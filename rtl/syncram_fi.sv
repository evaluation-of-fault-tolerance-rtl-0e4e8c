// syncram_fi: syncram with run-time fault injection.
//
// The processor's caches and register files are built from syncram. In this
// version a second RAM, the error RAM, sits beside the ordinary RAM. Both get
// the same address and enable; fi_ctrl decides what the error RAM stores. The
// data returned to the core is the XOR of the two read words, so every 1 in a
// stored bit-mask flips the corresponding bit of the word the core reads,
// emulating a single-event upset in the memory. The ordinary RAM itself is not
// changed, so a memory monitor that reads it directly still sees correct data.
//
// Timing: one clock from address to dataout, as for the plain RAM; the XOR is
// after the RAM output registers. The structure (ordinary RAM, error RAM, XOR to the I/O) follows
// the source; port names follow the usual syncram convention.
module syncram_fi
  import ft_pkg::*;
#(
  parameter int unsigned ABITS = 8,
  parameter int unsigned DBITS = 32
) (
  input  logic                  clk,
  input  logic                  enable,
  input  logic                  write,
  input  logic [ABITS-1:0]      address,
  input  logic [DBITS-1:0]      datain,
  output logic [DBITS-1:0]      dataout,
  input  logic [FI_SLICE_W-1:0] testin,    // bit-mask and write signal from GRGPREG
  output logic                  inject     // a mask is written this cycle
);

  logic [DBITS-1:0] ram_q, err_word;
  logic             err_en, err_we;
  logic [DBITS-1:0] err_wdata;

  pf_ram #(.ABITS(ABITS), .DBITS(DBITS)) u_ram (
    .clk, .enable, .write, .address, .datain, .dataout(ram_q)
  );

  fi_ctrl #(.DBITS(DBITS)) u_ctrl (
    .gp_slice(testin), .ram_en(enable), .ram_we(write),
    .err_en, .err_we, .err_wdata, .inject
  );

  pf_ram #(.ABITS(ABITS), .DBITS(DBITS)) u_err_ram (
    .clk, .enable(err_en), .write(err_we), .address, .datain(err_wdata),
    .dataout(err_word)
  );

  assign dataout = ram_q ^ err_word;

endmodule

TASK GOAL
From the data above, copy each line that has the string "fault".

ANSWER TO THE PROBLEM
repository evaluation-of-fault-tolerance-rtl-0e4e8c
// syncram_fi: syncram with run-time fault injection.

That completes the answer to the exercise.